Neil's News

CS Larva

1 July 2012

Blockly has been very well-received in the educational community over the past month. This is great, since Blockly is a great way to separate syntax from logic and allow novice programmers to fight one battle at a time. Once the basics of 'if' and 'while' loops is learned, Blockly's exportable code makes it easy to migrate to a text-based language.

Unfortunately, the teachers most interested in Blockly are high school CS teachers. This makes me cringe. Learning your first computer language is much like learning a foreign language; it's almost trivial at an elementary school grade, yet it is terribly difficult if one waits to high school. To check my assumptions, I took a survey of my engineering coworkers.

The first question was, By what grade could you have implemented a program that printed "Hello" forever? E.g. 10 PRINT "Hello": GOTO 10

[Graph of grade level for first program.]

The result was pretty clear, most of my coworkers started at grade 4. Although the survey was anonymous there were hints that those who started in later grades belonged to an older generation (FORTRAN was more likely to be reported as their first language).

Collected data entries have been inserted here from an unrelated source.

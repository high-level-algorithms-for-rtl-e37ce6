# Digit-serial shift-adds multiple constant multiplication

Many DSP blocks multiply one input by a fixed set of constants at the same
time. The transposed FIR filter is the usual example: every coefficient
multiplies the same sample. This is called multiple constant multiplication
(MCM). Constant multipliers are replaced by a network of additions,
subtractions and shifts, and intermediate products are shared between
constants. For example, 29x and 43x both come from 7x:

    7x  = (x << 3) - x
    29x = (7x << 2) + x
    43x = (7x << 1) + 29x

In a bit-parallel datapath the shifts are wires. In a **digit-serial**
datapath the input arrives D bits per clock cycle, least significant digit
first. An adder is then only D full adders and one carry flip-flop,
independent of the word length. A shift is no longer free, though: shifting
left by s bits means delaying bits into later digits, which costs s
flip-flops. So the area of a digit-serial MCM depends on how many additions,
subtractions *and* shift flip-flops the network uses, and shifts taken from
the same node should share one flip-flop chain.

This repository holds synthesizable SystemVerilog for that architecture:
- the three digit-serial primitives;
- a network generator that builds any list of shift-add operations with
  shared shift chains;
- a complete MCM unit that returns all products as parallel words;
- a transposed-form digit-serial FIR filter built on the same network.

The algorithms that *choose* a good operation list are software and are not
part of this RTL. The network takes the chosen list as a parameter.

## Words, digits and word boundaries

All datapath signals are D-bit digits, least significant first. One operand
word is L digits long. Its first digit is on the wires in the first cycle of
the word and its last digit in cycle L-1. Every cell in the network is
combinational from its input digits to its output digit, apart from its
flip-flops. Digit j of every product therefore leaves the network in the same
cycle as digit j of the input. The network adds no pipeline latency.

Each word must be long enough to hold the largest result. The input is
extended to D·L bits, with sign bits for a signed input or zeros for an
unsigned one. For an MCM the word length is

    L = ceil((bw + N) / D)

where `bw` is the bit width of the largest constant and `N` the input width.
For 29 and 43 with a 16-bit input, L = 22 at D = 1.

The flip-flops inside adders, subtracters and shifters must start every word
at a known value:
- 0 for an adder's carry;
- 1 for a subtracter's carry;
- 0 for every shift flip-flop, so that zeros enter the low end of a shifted
  word.

All these cells have an `init` input. It is high during the **last digit
cycle** of a word, and on that clock edge the flip-flops load their initial
value instead of the next state. The next word then starts clean, even when
words follow back to back. The asynchronous active-low `rst_n` loads the
same values.

## The primitives

| module | function | hardware |
|---|---|---|
| `ds_add` | s = a + b | D full adders in a ripple chain, carry flip-flop initialised to 0 |
| `ds_sub` | s = a − b | b inverted (D inverters), D full adders, carry flip-flop initialised to 1 (the +1 of two's complement) |
| `ds_lshift` | c = a << LS | D layers; bit i goes to output bit (i+LS) mod D through a chain of flip-flops |

In the shifter, layer i has floor(LS/D) flip-flops when i < D − (LS mod D),
and ceil(LS/D) otherwise. Layers with no flip-flop are wires. The total is
exactly LS flip-flops for any D. Example, D = 3 and LS = 4:
- a0 reaches c1 through one flip-flop;
- a1 reaches c2 through one flip-flop;
- a2 reaches c0 through two flip-flops.

## The shift-adds network (`ds_mcm_network`)

The network is described by a parameter list of operations, type
`ds_pkg::aop_t`:

    node[k+1] = (node[u] << l1) + (node[v] << l2)     sub = 0
    node[k+1] = (node[u] << l1) - (node[v] << l2)     sub = 1

Node 0 is the input x. Operation k may only read nodes 0..k. An elaboration
error flags a list that breaks this rule. There is no right shift. Intermediate
and target products are always built without one, because a right-shifted
result would need extra control in the serial domain.

How shifts are shared: every node gets **one** chain of unit shifters
(`ds_lshift` with LS = 1). The chain is as long as the largest shift any
operation takes from that node. Each operation taps the chain at the depth it
needs. For the default list:
- x is shifted by 3, which costs 3 flip-flops;
- 7x is shifted by 2 and by 1, which share a 2-flip-flop chain;
- the two adders and the subtracter add one carry flip-flop each.

That is 5 shift flip-flops and 3 carry flip-flops in total. For D > 1, a
chain of s unit shifts also costs s flip-flops, the same as one direct shift
by s. Sharing taps therefore never costs more than separate shifters.

The hardware cost of a list is:
- D full adders per operation;
- D inverters per subtraction;
- one carry flip-flop per operation;
- for each node, flip-flops equal to the largest shift taken from it.

The localparams `NUM_ADD`, `NUM_SUB`, `NUM_FA`, `NUM_INV`, `NUM_CARRY_FF` and
`NUM_SHIFT_FF` of `ds_mcm_network` give these counts for the list in use. An
area estimate is the sum of the counts, each weighted by its cell's area.

To map another constant set, give `NOPS` and `OPS`. The node-index and shift
fields are 16 bits. The arrays are packed (`aop_t [0:NOPS-1]`), so a
constant function can compute them.

## The MCM unit (`ds_mcm`)

`ds_mcm` wraps the network for one-shot computations with parallel results:

- `ds_serializer` loads x when `start` is accepted. It sends x out as
  L digits, sign- or zero-extended.
- `mcm_ctrl` holds a ceil(log2 L)-bit counter that steps once per digit
  cycle. It also holds one constant comparator per product.
- `ds_storage` is one per product: D layers of K = ceil(bw_cx / D)
  flip-flops, with bw_cx = ceil(log2 c) + N. A shift enable lets the
  product's digits in.

Products have different widths. Product t's comparator enables its storage
only while the count is below K_t, so each block ends up holding exactly its
own digits, least significant digit at the far end.

Timing:
- pulse `start` with `x` while `ready` is high;
- `busy` is high for L cycles;
- `done` pulses L + 1 cycles after `start`.

From then on, `prod[t]` holds the product, sign-extended (or zero-extended)
to bw + N bits, until the next `start`. With the default configuration
(29x, 43x, N = 16, D = 1), `done` arrives 23 cycles after `start`. The
products are 21 and 22 bits wide.

Only odd positive multiples come out of the network. Even or negative
versions come from a left shift or a two's complement. `ds_coef` does both
digit-serially: a shift, then an optional subtraction from zero. The FIR
filter uses it.

## The FIR filter (`ds_fir`)

`ds_fir` is the transposed form: y(n) = Σ h_k·x(n−k).
- The multiplier block is a `ds_mcm_network` that makes the odd fundamentals
  of all coefficients, followed by one `ds_coef` per tap.
- h_(NTAP−1)'s product passes a one-sample delay (`ds_word_delay`).
- Each following tap's product is added to it in a `ds_add`, and the sum
  passes the next delay. The last adder gives y(n).

Every word is P = ceil(WOUT / D) digits, so the WOUT-bit output fits. With a
35-bit output that is 35, 18, 9 and 5 cycles per sample at D = 1, 2, 4 and 8.

A free-running digit counter marks the word boundaries:
- `x_take` is high in the cycle whose closing clock edge samples `x_in`;
- digit j of the corresponding output is on `y_dig` j + 1 cycles later;
- `y_out` (signed) is updated, and `y_valid` pulses, P + 2 cycles after the
  `x_take` cycle.

The one-sample delays are plain P-stage digit registers. Unlike the shift
flip-flops they are *not* cleared at word boundaries, because they carry the
partial sums from sample to sample.

The default coefficients are {−14, 29, 43, 29, −14}. They are a small
example built from the fundamentals 7, 29 and 43, not a designed frequency
response. Replace `NOPS`, `OPS`, `NTAP` and `TAPS` for a real filter.
`tb/fir200_pkg.sv` shows how constant functions can generate both lists for
a 200-tap filter.

## Top level (`ds_top`)

`ds_top` places the MCM unit (`mcm_*` ports) and the FIR filter (`fir_*`
ports) side by side, at their default parameters. They share only the clock
and reset.

## Parameters

| parameter | default | meaning |
|---|---|---|
| `D` | 1 | digit size in bits (1 = bit-serial; 2, 4, 8 give 2×, 4×, 8× the throughput) |
| `N` | 16 | input width |
| `SIGNED_X` | 1 | input is two's complement (ds_mcm, ds_serializer) |
| `NOPS`, `OPS` | 3, the 7/29/43 list | shift-adds operations |
| `NT`, `TGT` | 2, {2, 3} | stored products of ds_mcm (network node of each) |
| `WOUT` | 35 | FIR output width; sets the word length P |
| `NTAP`, `TAPS` | 5, example | FIR taps: node, left shift, negate |

Derived parameters (`BW`, `L`, `PW` in ds_mcm, `P` in ds_fir) are computed
from the others and should not be overridden.

## Verification

Each module has a self-checking testbench in `tb/` (named `tb_<module>`).
It compares the outputs with arithmetic done in the testbench, and checks
the cycle counts where the design defines them:
- the MCM latency of ceil((bw+N)/D) + 1 cycles;
- the FIR sample periods of 35/18/9/5 cycles;
- the flip-flop count of each shifter.

The testbenches sweep digit sizes 1, 2, 3, 4 and 8 (plus word-wide digits of 22 and 35 bits), signed and unsigned
inputs, and full-scale values.

- `tb_ds_top` runs the whole top level, unmodified, end to end. It counts
  the mechanisms it exercised: subtraction, a storage block held by its
  comparator, negative inputs, negative and even coefficients, outputs that
  depend on earlier samples, and full-scale inputs.
- `tb_mcm_random` runs `ds_mcm` on random sets of distinct odd constants:
  10 and 50 constants of 12 bits, and 10 and 30 constants of 16 bits, at
  D = 1. A linear congruential generator makes each set, and each constant
  is built from its canonical signed-digit form (one addition or subtraction
  per further nonzero digit). Sets of 100 constants work the same way but
  take minutes to elaborate, because the operation list is computed by
  constant functions.
- `tb_fir_200` runs a 200-tap filter with 16-bit coefficients at D = 1 and
  D = 8. Its 207-operation network is generated by binary recoding, and the
  outputs reach about 2^33.

Run one with Verilator 5:

    verilator --binary --timing --assert -Irtl -Itb -y rtl -y tb \
        rtl/ds_pkg.sv tb/fir200_pkg.sv tb/tb_ds_top.sv --top-module tb_ds_top
    ./obj_dir/Vtb_ds_top

Each testbench prints `TB_RESULT checks=<n> failures=<m>` and has a watchdog.
Lint a module with `verilator --lint-only -Wall -Irtl -y rtl rtl/ds_pkg.sv
rtl/<module>.sv`. The only remaining warnings are unused bits of
elaboration-time function arguments, and `ds_coef`'s unused clock when it
reduces to a wire.

## Design choices and limits

- **Storage control sense.** Each product's storage shifts while the digit
  count is *below* its digit count, then holds. This is what produces the
  register contents of a digit-serial-to-parallel converter. The comparator
  is a plain `<`.
- **Word-boundary initialisation** (`init` in the last digit cycle, no dead
  cycle between words), the start/ready/done handshake, the asynchronous
  reset, the parallel-load serializer and the common output width of the MCM
  products are this design's own choices.
- **Bit-parallel case.** The latency formula assumes D < N. If the digit is
  made as wide as the whole word (D = bw + N for ds_mcm, D = WOUT for
  ds_fir), a word is one digit and the design computes in one cycle per
  input; the testbenches cover D = 22 and D = 35. The shift flip-flops then
  only ever hold bits beyond the word and are cleared every cycle, so a
  dedicated bit-parallel design would be smaller. D = 16 on a 35-bit FIR
  word gives 3 cycles per sample, not 1.
- **Operation lists.** No area-optimising algorithm is included. The default
  list is the three-operation solution for 29x and 43x. For large filters the
  list must come from an external tool (the 200-tap testbench uses naive
  binary recoding, which is valid but not area-optimal).
- **Reference filter.** The 200-tap, 16-bit-coefficient filter of the
  reference evaluation is not reproduced: its coefficients are not available
  here. The filter RTL accepts it once its operation and tap lists are given.
- **Generic digit-serial constant multipliers.** The alternative
  architecture, with one serial multiplier per coefficient, is not included.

In a nutshell, if you haven't started programming before high school, you probably won't be a good software engineer. This is problematic given that most of the current generation of students in the US don't encounter their first programming class until high school.

The second question was, By the time you graduated High School, what ratio of your programming knowledge was school-taught vs learned in other ways (self, family, friends)?

[Graph of source of programming knowledge.]

The result was downright disturbing. We spend years teaching programming in school, but the majority of those who actually go on to become programmers don't learn anything from these classes. Again, there were hints that those few who did learn something from school were part of an older generation who did not have access to computers outside of school.

It would be interesting to do a larger survey, broken down by age, nationality, and gender. But it's pretty clear that waiting till after puberty is not a winning strategy. The solution to CS education is not to use Blockly in high school. The solution is to introduce students to programming in grade 4 and encourage them to explore.